Andy Razaf, Race, and Double Consciousness

A bully with a gun doesn’t always get the art he orders.

New York gangster Dutch Schultz invested in a show at Connie’s Inn, a Harlem nightclub catering to wealthy whites and serving booze during prohibition. Gangsters profited enormously from such clubs during prohibition, and nothing brought in the profits like famous entertainers on the bill. The show at Connie’s Inn was called “Hot Chocolates” and it featured the biggest names in jazz – Louis Armstrong, Fats Waller, and Edith Wilson. The show contained the soon-to-be-famous Waller-Razaf composition “Ain’t Misbehavin'”, but Schultz wasn’t satisfied. He wanted a song that allowed the audience to laugh at the expense of black people. Perhaps he imagined that such a reaction from the audience would generate more profits; perhaps he was just mean-spirited. He ordered Razaf to write “a song about a ‘colored girl’ singing about how hard it is to be black.” [Singer]

Andy Razaf, like his grandfather John Waller (no relation to Razaf’s writing partner, Fats Waller), made the most of his opportunities for advancement. John Waller had worked his way from slavery to become U.S. consul to Madagascar. Andy Razaf had worked his way from elevator operator in the Brill Building to become a significant lyricist in Tin Pan Alley at a time when few blacks worked on Broadway or in publishing. He wasn’t about to demean himself, but he couldn’t ignore the gun Dutch Schultz shoved in his face.

Razaf wrote:

Brown and yellows / All have fellows
Gentlemen prefer them light

Old empty bed / Springs hard as lead
Feel like old Ned / Wish I was dead
All my life through I’ve been so black and blue

Even the mouse / Ran from my house
They laugh at you / and scorn you too
What did I do to be so black and blue?

I’m white inside / But that don’t help my case
‘Cuz I can’t hide / What is in my face

How will it end / Ain’t got a friend
My only sin / Is in my skin
What did I do to be so black and blue?

These lyrics offer a double message – one for patronizing white audiences, another for blacks and sympathetic whites. The first stanza furnishes the narrative context for the song, a woman’s lament over lost love. Louis Armstrong deletes it, thus changing the meaning of the song so that it only makes sense as a commentary on the plight of blacks in general. The line, “What did I do to be so black and blue?” refers to being very black (color) and very blue (mood). But it also means, What did I do to get the shit beaten out of me?

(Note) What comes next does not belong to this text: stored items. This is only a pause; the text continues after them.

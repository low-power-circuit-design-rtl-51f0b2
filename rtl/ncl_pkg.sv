// ncl_pkg: constants and constant functions shared by the NCL AES-128 encryption pipeline.
//
// Null Convention Logic (NCL) carries every bit on two rails, rail 1 and rail 0:
//   rail1 rail0 = 0 1 -> DATA0, 1 0 -> DATA1, 0 0 -> NULL, 1 1 -> illegal.
// Every module of the design passes a dual-rail vector as a pair of plain vectors
// named <x>1 (rail 1) and <x>0 (rail 0), bit i of both forming one dual-rail signal.
//
// The AES constants (S-box, round constants) are computed here by constant functions,
// so no table is pasted into the source: the S-box is the multiplicative inverse in
// GF(2^8) modulo x^8+x^4+x^3+x+1 (0 maps to 0), followed by the FIPS-197 affine map
// b ^ rotl(b,1) ^ rotl(b,2) ^ rotl(b,3) ^ rotl(b,4) ^ 8'h63.
// Byte order: byte 0 of a 128-bit state is bits [127:120], as in FIPS-197, and byte n
// sits in column n/4, row n%4.
package ncl_pkg;

  function automatic logic [7:0] xtime(input logic [7:0] b);
    return {b[6:0], 1'b0} ^ (b[7] ? 8'h1b : 8'h00);
  endfunction

  function automatic logic [7:0] rotl8(input logic [7:0] b, input int unsigned n);
    return (b << n) | (b >> (8 - n));
  endfunction

  // The whole S-box as a 256 x 8 table; entry v in bits [8*v +: 8]. The inverse is taken
  // from log / antilog tables of the generator 3 (inv(3^i) = 3^(255-i)), which keeps the
  // elaboration-time work to a few thousand steps.
  function automatic logic [2047:0] sbox_table();
    logic [2047:0] t;
    logic [7:0]    alog [256];
    logic [7:0]    lg   [256];
    logic [7:0]    p, b;
    p = 8'h01;
    for (int i = 0; i < 256; i++) begin
      alog[i] = p;
      if (i < 255) lg[p] = 8'(i);
      p = p ^ xtime(p);
    end
    for (int v = 0; v < 256; v++) begin
      b = (v == 0) ? 8'h00 : alog[(255 - int'(lg[v])) % 255];
      t[8*v +: 8] = b ^ rotl8(b, 1) ^ rotl8(b, 2) ^ rotl8(b, 3) ^ rotl8(b, 4) ^ 8'h63;
    end
    return t;
  endfunction

  // ShiftRows on one rail of the state: row r of the 4x4 byte state rotates left by r
  // bytes, so output byte r + 4c is input byte r + 4((c + r) mod 4). Applied to both rails
  // of a dual-rail state it is pure wiring: no gate, no delay, DATA/NULL kept per bit.
  function automatic logic [127:0] shift_rows(input logic [127:0] s);
    logic [127:0] y;
    for (int c = 0; c < 4; c++)
      for (int r = 0; r < 4; r++)
        y[127-8*(r+4*c) -: 8] = s[127-8*(r+4*((c+r)%4)) -: 8];
    return y;
  endfunction

  // Round constant of key-expansion round r (1..10): x^(r-1) in GF(2^8).
  function automatic logic [7:0] rcon(input int unsigned r);
    logic [7:0] c;
    c = 8'h01;
    for (int unsigned i = 1; i < r; i++) c = xtime(c);
    return c;
  endfunction

endpackage
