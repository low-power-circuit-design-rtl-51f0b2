// ncl_th: one NCL threshold gate with hysteresis, THmn with optional input weights.
//
// The gate has N inputs a[N-1:0] and threshold M. Input i carries weight WEIGHTS[4*i +: 4]
// (1 for a plain gate). The output is asserted once the weighted count of asserted inputs
// reaches M, and it then stays asserted (hysteresis) until every input is deasserted again;
// between those two events the gate holds its value. That is the NCL gate behaviour
// (TH12 = OR, TH22 = Muller C-element, TH44 = 4-input C-element, TH34w22 = weighted).
//
// rst forces the output to RESET_VALUE: RESET_VALUE = 0 is the "n" (reset-to-NULL) gate
// used in NCL registers, 1 the "d" gate; tie rst low for a gate without reset.
// Timing: the gate is level sensitive and has no clock; the state is held by a latch,
// which is the gate's hysteresis, not an accident of coding.
module ncl_th #(
  parameter int unsigned N           = 2,
  parameter int unsigned M           = 2,
  parameter logic [31:0] WEIGHTS     = {8{4'd1}},  // up to 8 inputs, 4-bit weight each
  parameter bit          RESET_VALUE = 1'b0
) (
  input  logic [N-1:0] a,
  input  logic         rst,
  output logic         z
);

  int unsigned sum;
  logic        set_c;
  logic        clr_c;
  logic        state;   // the gate's held output

  always_comb begin
    sum = 0;
    for (int unsigned i = 0; i < N; i++)
      if (a[i]) sum = sum + int'(WEIGHTS[4*i +: 4]);
    set_c = (sum >= M);
    clr_c = (a == '0);
  end

  always_latch begin
    if (rst)                 state = RESET_VALUE;
    else if (set_c || clr_c) state = set_c;
  end

  assign z = state;

  initial begin
    assert (N >= 1 && N <= 8) else $error("ncl_th: N must be 1..8");
    assert (M >= 1)           else $error("ncl_th: M must be at least 1");
  end

endmodule
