// tb_ncl_th: exhaustive test of the NCL threshold gate model.
//
// Three instances are checked against a behavioural reference computed here: a TH22 with
// reset-to-0 (the register gate), a TH44, and a weighted TH34w22 (weights 2,2,1,1). Random
// input sequences are applied; after each step the reference output is "set if the weighted
// count reaches the threshold, clear if all inputs are 0, hold otherwise".
module tb_ncl_th;
  int checks = 0, failures = 0;

  logic [1:0] a2;  logic [3:0] a4, aw;
  logic       rst, z22, z44, zw;
  logic       r22, r44, rw;

  ncl_th #(.N(2), .M(2), .RESET_VALUE(1'b0)) u22 (.a(a2), .rst(rst), .z(z22));
  ncl_th #(.N(4), .M(4))                      u44 (.a(a4), .rst(1'b0), .z(z44));
  ncl_th #(.N(4), .M(3), .WEIGHTS({4'd1, 4'd1, 4'd1, 4'd1, 4'd1, 4'd1, 4'd2, 4'd2}))
                                              uw (.a(aw), .rst(1'b0), .z(zw));

  function automatic logic next(input logic prev, input int cnt, input int thr, input bit none);
    if (cnt >= thr) return 1'b1;
    if (none)       return 1'b0;
    return prev;
  endfunction

  int set22 = 0, hold22 = 0;

  initial begin
    rst = 1'b1; a2 = 2'b11; a4 = '0; aw = '0;
    #1;
    if (z22 !== 1'b0) failures++;
    checks++;
    rst = 1'b0; a2 = '0;
    #1;
    r22 = 1'b0; r44 = 1'b0; rw = 1'b0;
    for (int i = 0; i < 400; i++) begin
      a2 = 2'($urandom()); a4 = 4'($urandom()); aw = 4'($urandom());
      #1;
      if (r22 == 1'b1 && a2 != 2'b11 && a2 != 2'b00) hold22++;
      r22 = next(r22, $countones(a2), 2, a2 == 0);
      r44 = next(r44, $countones(a4), 4, a4 == 0);
      rw  = next(rw, 2*aw[0] + 2*aw[1] + aw[2] + aw[3], 3, aw == 0);
      if (r22) set22++;
      checks += 3;
      if (z22 !== r22) begin failures++; $display("FAIL TH22 a=%b z=%b exp=%b", a2, z22, r22); end
      if (z44 !== r44) begin failures++; $display("FAIL TH44 a=%b z=%b exp=%b", a4, z44, r44); end
      if (zw  !== rw)  begin failures++; $display("FAIL TH34w22 a=%b z=%b exp=%b", aw, zw, rw); end
    end
    checks++;
    if (hold22 == 0 || set22 == 0) begin failures++; $display("FAIL: hysteresis never exercised"); end
    $display("TB_RESULT checks=%0d failures=%0d", checks, failures);
    $finish;
  end

  initial begin
    #100000;
    failures++;
    $display("FAIL: watchdog");
    $display("TB_RESULT checks=%0d failures=%0d", checks, failures);
    $finish;
  end
endmodule
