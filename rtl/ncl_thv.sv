// ncl_thv: a vector of W NCL threshold gates with hysteresis, given their conditions.
//
// Gate i sets its output when set_c[i] is high (its threshold is met) and clears it when
// any_c[i] is low (none of its inputs is asserted); otherwise it holds. The caller works
// out both conditions from the gate inputs, so one instance stands for a whole row of
// TH22, TH44 or larger THnn gates (the dual-rail XOR and S-box use it that way).
// No clock and no reset: the gates clear when a NULL wavefront reaches them.
// The latch is the gate's hysteresis.
module ncl_thv #(
  parameter int unsigned W = 8
) (
  input  logic [W-1:0] set_c,
  input  logic [W-1:0] any_c,
  output logic [W-1:0] z
);

  always_latch begin
    for (int unsigned i = 0; i < W; i++)
      if (set_c[i] || !any_c[i]) z[i] = set_c[i];
  end

endmodule
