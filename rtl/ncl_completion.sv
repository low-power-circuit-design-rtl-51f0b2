// ncl_completion: completion detection of an NCL register, a tree of TH44 gates.
//
// The N inputs are the per-bit Ko signals of a register (1 = bit is NULL, 0 = bit is DATA).
// Groups of four are combined by TH44 gates (4-input C-elements with hysteresis), level by
// level, until one signal remains: ko rises only after every bit has become NULL and falls
// only after every bit has become DATA, and holds in between. A group left with fewer than
// four signals uses a THkk gate of its own size. With 4-input gates the tree has
// ceil(log4(N)) levels: 4 for N = 128 (and for N = 256). No clock, no reset: the tree
// follows the register bits, which are reset to NULL. The TH44 tree and its four levels for
// 128 bits are the standard NCL completion structure; the THkk gates for short groups are
// this implementation's way of handling widths that are not powers of four.
module ncl_completion #(
  parameter int unsigned N = 128
) (
  input  logic [N-1:0] ki_bits,
  output logic         ko
);

  function automatic int unsigned ceil4(input int unsigned n);
    return (n + 3) / 4;
  endfunction

  function automatic int unsigned levels(input int unsigned n);
    int unsigned l;
    int unsigned c;
    l = 0;
    c = n;
    while (c > 1) begin
      c = ceil4(c);
      l++;
    end
    return l;
  endfunction

  function automatic int unsigned width_at(input int unsigned n, input int unsigned lvl);
    int unsigned c;
    c = n;
    for (int unsigned i = 0; i < lvl; i++) c = ceil4(c);
    return c;
  endfunction

  localparam int unsigned LEVELS = levels(N);

  // node[l] holds the width_at(N, l) signals of level l; level 0 is the input.
  logic [LEVELS:0][N-1:0] node;

  assign node[0] = ki_bits;

  for (genvar l = 0; l < LEVELS; l++) begin : g_level
    localparam int unsigned WIN  = width_at(N, l);
    localparam int unsigned WOUT = width_at(N, l + 1);
    for (genvar g = 0; g < WOUT; g++) begin : g_gate
      localparam int unsigned K = ((WIN - 4*g) >= 4) ? 4 : (WIN - 4*g);
      ncl_th #(.N(K), .M(K)) u_th (
        .a  (node[l][4*g +: K]),
        .rst(1'b0),
        .z  (node[l+1][g])
      );
    end
    if (WOUT < N) begin : g_unused
      assign node[l+1][N-1:WOUT] = '0;
    end
  end

  if (LEVELS == 0) begin : g_single
    assign ko = ki_bits[0];
  end else begin : g_tree
    assign ko = node[LEVELS][0];
  end

endmodule
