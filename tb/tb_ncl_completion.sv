// tb_ncl_completion: test of the TH44 completion tree at the default N = 128.
//
// Starting from all inputs 1 (register NULL), bits are lowered one at a time in random
// order: ko must stay 1 until the last bit falls, then fall. Then bits are raised one at
// a time: ko must stay 0 until the last one rises. The logic depth is also checked:
// 4 levels of TH44 gates for 128 inputs.
module tb_ncl_completion;
  localparam int N = 128;
  int checks = 0, failures = 0;
  logic [N-1:0] k;
  logic ko;
  int order [N];

  ncl_completion #(.N(N)) dut (.ki_bits(k), .ko(ko));

  task automatic shuffle();
    for (int i = 0; i < N; i++) order[i] = i;
    for (int i = N - 1; i > 0; i--) begin
      int j, t;
      j = int'($urandom_range(i, 0));
      t = order[i]; order[i] = order[j]; order[j] = t;
    end
  endtask

  initial begin
    k = '1;
    #1;
    checks++; if (ko !== 1'b1) begin failures++; $display("FAIL: all NULL, ko=%b", ko); end
    checks++; if (dut.LEVELS != 4) begin failures++; $display("FAIL: %0d levels", dut.LEVELS); end
    for (int rep = 0; rep < 4; rep++) begin
      shuffle();
      for (int i = 0; i < N; i++) begin
        k[order[i]] = 1'b0;
        #1;
        checks++;
        if (ko !== (i == N - 1 ? 1'b0 : 1'b1)) begin
          failures++; $display("FAIL falling step %0d ko=%b", i, ko);
        end
      end
      shuffle();
      for (int i = 0; i < N; i++) begin
        k[order[i]] = 1'b1;
        #1;
        checks++;
        if (ko !== (i == N - 1 ? 1'b1 : 1'b0)) begin
          failures++; $display("FAIL rising step %0d ko=%b", i, ko);
        end
      end
    end
    $display("TB_RESULT checks=%0d failures=%0d", checks, failures);
    $finish;
  end

  initial begin
    #100000;
    failures++;
    $display("FAIL: watchdog");
    $display("TB_RESULT checks=%0d failures=%0d", checks, failures);
    $finish;
  end
endmodule
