// ncl_reg_bit: a dual-rail NCL register bit.
//
// Each rail passes through a TH22 gate with reset to 0 (TH22n) whose second input is the
// acknowledge/request Ki from the next stage: with Ki = 1 ("request for DATA") a DATA value
// on d is passed to q, with Ki = 0 ("request for NULL") a NULL on d is passed. Ko is the NOR
// of the two output rails: 1 when q is NULL (ready for DATA), 0 when q holds DATA.
// rst forces q to NULL, which drives Ko to 1.
// Ports: d1/d0 input rails, ki, rst, q1/q0 output rails, ko. No clock.
// In a pipeline, Ko reaches the previous stage's Ki and comes back through that stage's
// data (and in the last stage Ko is the bit's own Ki): lint tools report that path as
// circular logic. It is the NCL handshake loop and is intended.
module ncl_reg_bit (
  input  logic d1,
  input  logic d0,
  input  logic ki,
  input  logic rst,
  output logic q1,
  output logic q0,
  output logic ko
);

  ncl_th #(.N(2), .M(2), .RESET_VALUE(1'b0)) u_th1 (.a({d1, ki}), .rst(rst), .z(q1));
  ncl_th #(.N(2), .M(2), .RESET_VALUE(1'b0)) u_th0 (.a({d0, ki}), .rst(rst), .z(q0));

  assign ko = ~(q1 | q0);

endmodule
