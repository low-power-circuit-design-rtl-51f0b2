// tb_ncl_reg_bit: four-phase handshake test of one dual-rail NCL register bit.
//
// The testbench plays both neighbours. It checks reset to NULL (Ko = 1), that DATA passes
// only while Ki = 1, is held while Ki = 0 even when the input returns to NULL, that NULL
// passes only once Ki = 0, and that Ko is the NOR of the output rails.
module tb_ncl_reg_bit;
  int checks = 0, failures = 0;
  logic d1, d0, ki, rst, q1, q0, ko;

  ncl_reg_bit dut (.*);

  task automatic expect_q(input logic e1, input logic e0, input string what);
    #1;
    checks++;
    if (q1 !== e1 || q0 !== e0 || ko !== ~(e1 | e0)) begin
      failures++;
      $display("FAIL %s: q=%b%b ko=%b expected q=%b%b", what, q1, q0, ko, e1, e0);
    end
  endtask

  initial begin
    rst = 1; ki = 1; d1 = 1; d0 = 0;
    expect_q(0, 0, "reset holds NULL");
    rst = 0; d1 = 0; d0 = 0;
    expect_q(0, 0, "NULL after reset");
    for (int i = 0; i < 20; i++) begin
      logic v;
      v = 1'($urandom());
      ki = 0; d1 = v; d0 = ~v;
      expect_q(0, 0, "DATA blocked while Ki=0");
      ki = 1;
      expect_q(v, ~v, "DATA passes when Ki=1");
      d1 = 0; d0 = 0;
      expect_q(v, ~v, "DATA held: Ki still 1");
      ki = 0;
      expect_q(0, 0, "NULL passes when Ki=0");
      ki = 1;
    end
    d1 = 1; d0 = 0;
    expect_q(1, 0, "DATA1");
    rst = 1;
    expect_q(0, 0, "reset clears DATA");
    $display("TB_RESULT checks=%0d failures=%0d", checks, failures);
    $finish;
  end

  initial begin
    #100000;
    failures++;
    $display("FAIL: watchdog");
    $display("TB_RESULT checks=%0d failures=%0d", checks, failures);
    $finish;
  end
endmodule
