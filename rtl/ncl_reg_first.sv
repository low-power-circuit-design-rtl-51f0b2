// ncl_reg_first: the first NCL register of the pipeline, without completion detection.
//
// WIDTH dual-rail register bits (TH22 gates with reset to NULL) share the Ki of the next
// register. No round stands before this register, so nothing needs its Ko and it has no
// completion tree. The producer in front of it sees the Ko of the second register (the
// same signal as this register's Ki): it applies DATA while that is 1 and NULL while it is 0.
// rst loads NULL. Ports: d1/d0 input rails, ki, rst, q1/q0 output rails. No clock.
// Holding plaintext and key together (256 bits) is this implementation's choice.
module ncl_reg_first #(
  parameter int unsigned WIDTH = 256
) (
  input  logic [WIDTH-1:0] d1,
  input  logic [WIDTH-1:0] d0,
  input  logic             ki,
  input  logic             rst,
  output logic [WIDTH-1:0] q1,
  output logic [WIDTH-1:0] q0
);

  for (genvar i = 0; i < WIDTH; i++) begin : g_bit
    ncl_th #(.N(2), .M(2), .RESET_VALUE(1'b0)) u_th1 (.a({d1[i], ki}), .rst(rst), .z(q1[i]));
    ncl_th #(.N(2), .M(2), .RESET_VALUE(1'b0)) u_th0 (.a({d0[i], ki}), .rst(rst), .z(q0[i]));
  end

endmodule
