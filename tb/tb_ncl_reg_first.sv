// tb_ncl_reg_first: test of the first NCL register (no completion detection), WIDTH = 256.
//
// Checks reset to NULL, that a DATA word passes only while Ki = 1 and is then held while
// the input returns to NULL, and that NULL passes only once Ki = 0.
module tb_ncl_reg_first;
  localparam int W = 256;
  int checks = 0, failures = 0;
  logic [W-1:0] d1, d0, q1, q0;
  logic ki, rst;

  ncl_reg_first #(.WIDTH(W)) dut (.*);

  task automatic chk(input bit ok, input string what);
    checks++;
    if (!ok) begin failures++; $display("FAIL %s", what); end
  endtask

  initial begin
    logic [W-1:0] v;
    rst = 1; ki = 1; d1 = '1; d0 = '0;
    #1;
    chk(q1 == '0 && q0 == '0, "reset loads NULL");
    rst = 0; d1 = '0; d0 = '0;
    #1;
    for (int rep = 0; rep < 10; rep++) begin
      for (int j = 0; j < W / 32; j++) v[32*j +: 32] = $urandom();
      ki = 0; d1 = v; d0 = ~v;
      #1;
      chk(q1 == '0 && q0 == '0, "DATA held back while Ki=0");
      ki = 1;
      #1;
      chk(q1 == v && q0 == ~v, "DATA passes with Ki=1");
      d1 = '0; d0 = '0;
      #1;
      chk(q1 == v && q0 == ~v, "DATA held until Ki=0");
      ki = 0;
      #1;
      chk(q1 == '0 && q0 == '0, "NULL passes with Ki=0");
    end
    d1 = '1; d0 = '0; ki = 1;
    #1;
    rst = 1;
    #1;
    chk(q1 == '0 && q0 == '0, "reset clears DATA");
    $display("TB_RESULT checks=%0d failures=%0d", checks, failures);
    $finish;
  end

  initial begin
    #100000;
    failures++;
    $display("FAIL: watchdog");
    $display("TB_RESULT checks=%0d failures=%0d", checks, failures);
    $finish;
  end
endmodule
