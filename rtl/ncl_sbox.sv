// ncl_sbox: the AES S-box in dual-rail NCL, one byte in, one byte out.
//
// The S-box is built as a delay-insensitive decoder followed by OR planes:
//  * each 4-bit half of the input byte is decoded by 16 TH44 gates, gate v taking the rail
//    of each of the four bits that matches the bits of v (one gate fires per DATA nibble);
//  * 256 TH22 gates combine one high-nibble and one low-nibble line into the minterm of the
//    input value, so exactly one minterm fires for a DATA byte;
//  * rail 1 of output bit k is the OR (TH1n gate) of the minterms v with bit k of S(v) set,
//    rail 0 the OR of the others.
// A minterm needs all eight input bits, so the output becomes DATA only after the whole
// byte is DATA, and returns to NULL only after the whole byte is NULL. The table S(v) is
// computed by ncl_pkg::sbox_table (inverse in GF(2^8) and affine map). No clock, no reset.
// The decoder / OR-plane structure is this implementation's choice of S-box mapping.
module ncl_sbox (
  input  logic [7:0] x1,
  input  logic [7:0] x0,
  output logic [7:0] y1,
  output logic [7:0] y0
);

  import ncl_pkg::*;

  localparam logic [2047:0] SBOX = sbox_table();

  logic [15:0] hi_set, hi_any, lo_set, lo_any;
  logic [15:0] hi, lo;           // nibble decoder outputs (TH44 gates)
  logic [255:0] mt_set, mt_any;
  logic [255:0] mt;              // minterms (TH22 gates)

  always_comb begin
    for (int unsigned v = 0; v < 16; v++) begin
      hi_set[v] = 1'b1;
      hi_any[v] = 1'b0;
      lo_set[v] = 1'b1;
      lo_any[v] = 1'b0;
      for (int unsigned b = 0; b < 4; b++) begin
        hi_set[v] = hi_set[v] & (v[b] ? x1[4+b] : x0[4+b]);
        hi_any[v] = hi_any[v] | (v[b] ? x1[4+b] : x0[4+b]);
        lo_set[v] = lo_set[v] & (v[b] ? x1[b]   : x0[b]);
        lo_any[v] = lo_any[v] | (v[b] ? x1[b]   : x0[b]);
      end
    end
  end

  ncl_thv #(.W(16)) u_hi (.set_c(hi_set), .any_c(hi_any), .z(hi));
  ncl_thv #(.W(16)) u_lo (.set_c(lo_set), .any_c(lo_any), .z(lo));

  always_comb begin
    for (int unsigned v = 0; v < 256; v++) begin
      mt_set[v] = hi[v/16] & lo[v%16];
      mt_any[v] = hi[v/16] | lo[v%16];
    end
  end

  ncl_thv #(.W(256)) u_mt (.set_c(mt_set), .any_c(mt_any), .z(mt));

  always_comb begin
    y1 = '0;
    y0 = '0;
    for (int unsigned v = 0; v < 256; v++) begin
      for (int unsigned k = 0; k < 8; k++) begin
        if (SBOX[8*v + k]) y1[k] = y1[k] | mt[v];
        else               y0[k] = y0[k] | mt[v];
      end
    end
  end

endmodule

The next verse, “Old empty bed/ Springs hard as lead/ Feel like old Ned/ Wish I was dead” means My lover is gone from my bed, but it also means, I’m so poor, my bed has no sheets and blankets.

The rest of the song offers similar double messages. When Armstrong performs pop songs, he “doubles” the messages in his performance just as Razaf does in his lyrics. Louis had a gun pulled on him too (in Chicago) and he knew what to say to keep his skin, but he never stopped communicating to his core audience.